• _Information provided_
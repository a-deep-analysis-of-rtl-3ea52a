# Single-cycle glitch-free masking: SESYM and LMDPL in SystemVerilog

Boolean masking splits every secret bit into random shares (here two:
`x = x0 ^ x1`) so that no single wire of the circuit carries information about
the secret. In hardware, glitches can recombine shares inside combinational
logic, so masked gadgets normally need register stages, which costs latency.
Dual-rail pre-charge (DRP) logic is glitch-free by construction, and two
schemes use it to mask arbitrary functions with a latency of one cycle:

* **SESYM** (self-synchronized masking) takes a Domain-Oriented Masking (DOM)
  circuit, replaces every gate with its WDDL dual-rail gadget and removes the
  resharing registers. The circuit is fully combinational. A completion
  detector ends the evaluation phase, and Muller C-elements hold the result.
* **LMDPL** (LUT-based masked dual-rail pre-charge logic) keeps exactly one
  register stage per non-linear gadget. A single-rail layer builds a table
  blinded by a fresh mask from the first shares. A dual-rail layer selects one
  table entry with the second shares.

This repository gives RTL for both, plus the rail-delay experiment that shows
why the difference matters. Glitch-free logic can still leak through *when*
a signal switches. In SESYM, a delay on one rail spreads through the
combinational circuit and mixes both shares of a variable, so the
time of evaluation depends on the unmasked data. In LMDPL, the register stage
resynchronises the data, so the time of evaluation depends on the second shares
and the blinded table only. Both effects can be reproduced in simulation here
(see *Rail delays and what the testbenches show*).

## Dual-rail pre-charge encoding

Every DRP signal is a `drp_pkg::dr_t` with a true rail `t` and a false rail `f`:

| t f | meaning |
|-----|---------|
| 0 0 | NULL (pre-charged) |
| 0 1 | logic 0 |
| 1 0 | logic 1 |
| 1 1 | INVALID, never produced |

All rails are 0 in the pre-charge phase. In the evaluation phase, exactly one
rail of each signal rises. Every gadget uses only AND/OR gates (monotone), so
a NULL input keeps the output NULL and no rail can pulse. Inversion needs no
gate: the two rails are swapped (`dr_not`).

## Gadgets

| module | function |
|--------|----------|
| `wddl_and2` | `z.t = x.t & y.t`, `z.f = x.f | y.f`. The OR settles as soon as one false input is 1 (*early propagation*). |
| `wddl_and2_noee` | `z.t = x.t & y.t`. `z.f` is the OR of the three minterms that give 0, so the gadget waits for both inputs. |
| `wddl_xor2` | `z.t = x.t&y.f | x.f&y.t`, `z.f = (x.t|y.f) & (x.f|y.t)` |

## SESYM

### Multiplier (`sesym_and2`)

This is a first-order DOM AND built from WDDL gadgets, with no registers:

```
z0 = (x0 & y0) ^ ((x0 & y1) ^ r)
z1 = (x1 & y1) ^ ((x1 & y0) ^ r)
```

Each share domain has an inner-domain AND gadget and a cross-domain AND
gadget. One XOR gadget blinds the cross product with the fresh mask `r`, and a
second XOR gadget forms the output share. The parameters are:

* `NOEE` selects the AND gadget without early evaluation.
* `DLY_Y0_STAGES` / `DLY_Y1_STAGES` put an `inverter_delay_chain` on the true
  rail of `y0` / `y1` in front of every AND gadget these rails feed. This
  unbalances the rails. The default of 0 leaves the multiplier unchanged.
* The input `geval` is a global pre-charge signal. Every gadget output is
  ANDed with it, so `geval = 0` sends all gadgets to NULL at the same moment,
  even while their inputs still hold values. This is how the FPGA variant of
  the scheme ends evaluation (there combined with noEE gadgets). Tie `geval`
  to 1 for the plain construction.

### Any masking order (`sesym_dom_and`)

`sesym_and2` is the two-share instance of `sesym_dom_and`, which takes any
number of shares `SHARES = d + 1`. Output share `i` is

```
z[i] = x[i]y[i] ^ XOR over j != i of (x[i]y[j] ^ r{i,j})
```

One fresh mask bit `r{i,j} = r{j,i}` serves each pair of domains, so
`SHARES*(SHARES-1)/2` bits are needed. The mask for `i < j` is at index
`i*SHARES - i*(i+1)/2 + j-i-1`. Each domain has one AND gadget per `y`
share. Each cross product is blinded by its mask in one XOR gadget and then
folded onto the inner product in a chain of XOR gadgets, in increasing `j`.
`DLY_Y_STAGES` holds one 8-bit inverter count per `y` share. `NOEE` and
`geval` work as above.

### Masked Keccak chi (`keccak_chi_sesym`)

The 5-bit chi step is `b[i] = a[i] ^ (~a[i+1] & a[i+2])`. It uses five
multipliers with five fresh mask bits and five masked XORs (one WDDL XOR per
share domain). `geval` reaches every multiplier and XOR gadget. `~a[i+1]`
swaps the rails of share 0. The operand order is `x = ~a[i+1]`,
`y = a[i+2]`.

### The surrounding circuit (`sesym_chi_system`)

```
start ─► sesym_controller ── load ──► input register (a0, a1, r: 15 bits)
                  │  eval                   │
                  ▼                         ▼
            precharger ◄──────── single_to_dual_rail
                  │
                  ▼
          keccak_chi_sesym ──► c_element_array ──► b0, b1 (single rail, held)
                  │
                  ▼
        completion_detector ── all_valid / all_null ──► sesym_controller
```

* **Converter and precharger.** `single_to_dual_rail` turns every bit into a
  valid code. `precharger` forces all codes to NULL while `eval` is 0. The
  masks go through the same path as the shares.
* **Completion detector.** `all_valid` is the product of sums
  `AND_i (t_i | f_i)` over the ten output signals. `all_null` tells when the
  pre-charge wave has passed.
* **C-elements.** `c_element_array` has one Muller C-element per output, with
  inputs `t` and `~f`. The element follows a valid code and holds its value
  through NULL. It is a level-sensitive latch by nature. The synthesis tools
  report these 10 latch bits, which is intended.
* **Global pre-charge.** With the parameter `GLOBAL_PC = 1`, the controller's
  `eval` also drives `geval` of the chi. This gives the FPGA variant's gating.
  The completion detector is kept in both settings.
* **Controller.** `sesym_controller` is a clocked IDLE → EVAL → PRECH state
  machine. The first evaluation cycle in which the completion detector reports
  all outputs valid ends the evaluation phase. The original scheme runs this
  loop self-timed, without a clock. Sampling it with a clock is a choice of
  this implementation. It keeps the RTL synchronous and matches the
  FSM-controlled FPGA variant of the scheme.

Timing:

* `start` in cycle 0 loads the inputs.
* Cycle 1 is the evaluation phase.
* In cycle 2 the circuit pre-charges and `done` is 1.
* `b0`, `b1` are valid from cycle 2 and stay until the next evaluation.
* A `start` while `busy` is ignored.

## LMDPL

`lmdpl_and2` = `lmdpl_mask_table` → register stage → `lmdpl_operation_layer`.

**Mask table.** This layer is single rail and sees only first shares. For the
four possible second-share values (`j` for `x1`, `i` for `y1`) it computes:

```
t[4+2i+j] = F(x0 ^ j, y0 ^ i) ^ r       t[2i+j] = ~t[4+2i+j]       z0 = r
```

`F` is the parameter `F_TT` (`F(a,b) = F_TT[{b,a}]`). The default `4'b1000`
is AND.

**Register stage.** It captures `t` when `load` is 1. The register
outputs are ANDed with `eval`, so the table is pre-charged together with the
dual-rail inputs. Without this gating the operation layer would not start
every evaluation from NULL.

**Operation layer.** Two AND-OR 4:1 multiplexers select with the dual-rail
`x1`, `y1`:

```
s7 = x1.t & y1.t & t7   s6 = x1.f & y1.t & t6   s5 = x1.t & y1.f & t5   s4 = x1.f & y1.f & t4
z1.t = s4 | s5 | s6 | s7          z1.f = the same with t3..t0
```

Exactly one of the eight AND gates fires per evaluation. Then
`z0 ^ z1 = F(x0 ^ x1, y0 ^ y1)`.

Timing:

* `load` in cycle n. The first output share `z0 = r` leaves the mask table
  layer directly, ahead of the register stage, so it is valid in this cycle.
  The top level keeps it in a register.
* `eval` in cycle n+1 or later, with the matching `x1`, `y1` in dual rail.
* `z1` is valid while `eval` is 1 and NULL otherwise.

**Linear gadget (`lmdpl_xor2`).** A linear function needs neither the fresh
mask nor the register stage. The single-rail layer computes `z0 = x0 ^ y0`, and
the dual-rail layer is one `wddl_xor2` on the second shares, `z1 = x1 ^ y1`.
It is fully combinational, and `z1` is NULL while either input is NULL.

The scheme allows the pre-charge and evaluation phases to share one clock
cycle (for example, one phase per clock level). Here they are given as
separate cycles by the caller.

## Top level (`glitch_free_masking_top`)

The two schemes sit side by side, each with its own ports:

* **SESYM part.** A `sesym_chi_system`. Its five mask bits come from five
  `lfsr31` instances, one per bit. The LFSRs advance on every accepted
  `sesym_start`.
* **LMDPL part.** An `lmdpl_and2` with a sixth LFSR, an `lmdpl_xor2` on the
  same input shares, and a small sequencer:
  * `lmdpl_start` registers `x0`, `y0`, the mask and `x1`, `y1` (cycle 0).
  * Cycle 1 evaluates, with `lmdpl_busy` = 1. `x1`, `y1` are driven in dual
    rail and `z1` is captured.
  * In cycle 2, `lmdpl_done` = 1, `lmdpl_z0 ^ lmdpl_z1 = F(x, y)` and
    `lmdpl_xor_z0 ^ lmdpl_xor_z1 = x ^ y`. A new start is accepted in the
    same cycle.
* **Masks.** `mask_seed_load` loads all six LFSRs from `mask_seed` (power-up
  seeding).
* **LFSR details.** Each LFSR uses the polynomial `x^31 + x^28 + 1`, and a
  zero seed is replaced by 1. Both are choices of this implementation.

Parameters of the top:

| parameter | default | meaning |
|-----------|---------|---------|
| `SESYM_NOEE` | 0 | use WDDL-AND2-noEE in the multipliers |
| `DLY_Y0_STAGES` | 0 | inverters on `y_t^0` of every multiplier (6 in the unbalanced experiment) |
| `DLY_Y1_STAGES` | 0 | inverters on `y_t^1` (10 in the unbalanced experiment) |
| `SESYM_GLOBAL_PC` | 0 | drive the evaluation signal to every SESYM gadget as a global pre-charge |
| `LMDPL_F_TT` | `4'b1000` | truth table of the LMDPL gadget |

Reset is asynchronous and active low. It clears all registers and the
C-elements, and loads fixed non-zero LFSR states.

## Rail delays and what the testbenches show

`inverter_delay_chain` is a behavioural model: `STAGES` inverters with
`STAGE_DELAY` time units each. An even count keeps the polarity. Synthesis
sees only the inverter chain. The delays exist only in simulation (verilator
`--timing`).

* **Gadget testbenches.** `tb_wddl_and2`, `tb_wddl_and2_noee` and
  `tb_wddl_xor2` put a 4-stage chain on one rail (`y.f` for the ANDs, `y.t`
  for the XOR). For each input vector they check whether the output rail
  switches at once or after the delay, in evaluation and in pre-charge. With
  early propagation, the time at which the AND output rises depends on the
  input values. The noEE gadget waits for both inputs before it evaluates,
  but with an unbalanced rail its output still rises at a data-dependent
  time.
* **`tb_sesym_and2`.** The multiplier runs with 6 units of delay on `y_t^0`
  and 10 on `y_t^1`. For each of the 16 input vectors on which `z0.t` rises,
  the rise comes at 0, Δ0, Δ1 or max(Δ0, Δ1), exactly as predicted gate by
  gate. Averaged over the vectors, the rise time depends on the unmasked `y`:
  * plain gadgets: Δ1/4 for y = 0 and (Δ0+Δ1)/4 for y = 1;
  * noEE gadgets: Δ1/2 and (Δ0+Δ1)/2.

  Removing early evaluation does not remove the dependency. A fifth,
  gated multiplier checks that dropping `geval` sends both outputs to NULL at
  once for all 32 input vectors. This is the only thing the global pre-charge
  changes: the time of evaluation is unaffected.
* **`tb_sesym_dom_and`.** A three-share multiplier has 6, 10 and 14 units of
  delay on the true rails of `y0`, `y1` and `y2`. Output share 0 is valid
  once every AND gadget of its domain is valid. That happens at the largest
  delay among the `y` shares that are 1 (noEE), or at 0 when `x0 = 0`
  (plain). The testbench checks this time for all 512 vectors. The mean,
  taken per unmasked `y`, is 4.75 against 5.5 for the plain gadget and 9.5
  against 11 for noEE. A probe on one share still tells `y` apart: more
  shares do not help.
* **`tb_lmdpl_timing`.** Every input of the LMDPL operation layer gets its own
  delay. The rise of `z1.t` (or `z1.f`) always comes at the delay of the one
  AND gate that fires. Its mean over the four sharings of each (x, y) is the
  same for all (x, y).
* **`tb_sesym_chi_delayed`.** The whole chi circuit runs unbalanced, with
  plain and with noEE gadgets. For each input row, the tb averages the summed
  switching times of the ten outputs over random sharings. The average varies
  with the unmasked row. The balanced circuit switches at once for every row.
  This is only an indication in the logic domain. No power model is involved,
  and the per-row means are taken over 100 random sharings each.

## Files and simulation

`rtl/` holds one module or package per file. `drp_pkg.sv` must be compiled
first. Each block has a self-checking testbench `tb/tb_<module>.sv`. It prints
`TB_RESULT checks=N failures=M` and has a cycle watchdog.
`tb_glitch_free_masking_top` runs the top at its default parameters. It does
400 operations of each scheme concurrently, predicts every mask with an
independent LFSR model, checks each share and latency, and counts that every
mechanism occurred: seeding, mask advance, evaluation ended by the completion
detector, pre-charge, held result, LMDPL load/evaluate/pre-charge, and
ignored start.

```
verilator --binary --timing --assert --timescale 1ns/1ps -Irtl -y rtl -y tb +libext+.sv \
  rtl/drp_pkg.sv tb/tb_glitch_free_masking_top.sv --top-module tb_glitch_free_masking_top
./obj_dir/Vtb_glitch_free_masking_top
```

Replace the testbench name to run any other testbench. The timing testbenches
need `--timing` for the delays.

## Departures and limits

* No AES S-box is included. The two S-box case studies that motivate the
  schemes (a Canright S-box with 18 fresh mask bits, and an LMDPL S-box) are
  not specified at gate level. The LMDPL part is therefore one non-linear and
  one linear gadget, and the SESYM part is the 5-bit chi.
* The inside of the linear LMDPL gadget is not drawn in detail. Each share is
  processed on its own here, with a WDDL XOR on the dual-rail side.
* SESYM's self-timed pre-charge loop is clocked here (see *Controller*).
* The way the register stage of LMDPL is pre-charged is a choice of this
  implementation.
* The input register of the SESYM circuit, the extra `all_null` output of the
  completion detector and the reset of the C-elements are additions of this
  implementation.
* Side-channel behaviour beyond switching times is not modelled. This covers
  power, glitch energy and placement.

• _Exercise prompt_
Restate verbatim all lines from the start of the data through the line containing "This repository gives", with both ends kept.

• _Exercise result_
repository a-deep-analysis-of-rtl-3ea52a
# Single-cycle glitch-free masking: SESYM and LMDPL in SystemVerilog

Boolean masking splits every secret bit into random shares (here two:
`x = x0 ^ x1`) so that no single wire of the circuit carries information about
the secret. In hardware, glitches can recombine shares inside combinational
logic, so masked gadgets normally need register stages, which costs latency.
Dual-rail pre-charge (DRP) logic is glitch-free by construction, and two
schemes use it to mask arbitrary functions with a latency of one cycle:

* **SESYM** (self-synchronized masking) takes a Domain-Oriented Masking (DOM)
  circuit, replaces every gate with its WDDL dual-rail gadget and removes the
  resharing registers. The circuit is fully combinational. A completion
  detector ends the evaluation phase, and Muller C-elements hold the result.
* **LMDPL** (LUT-based masked dual-rail pre-charge logic) keeps exactly one
  register stage per non-linear gadget. A single-rail layer builds a table
  blinded by a fresh mask from the first shares. A dual-rail layer selects one
  table entry with the second shares.

This repository gives RTL for both, plus the rail-delay experiment that shows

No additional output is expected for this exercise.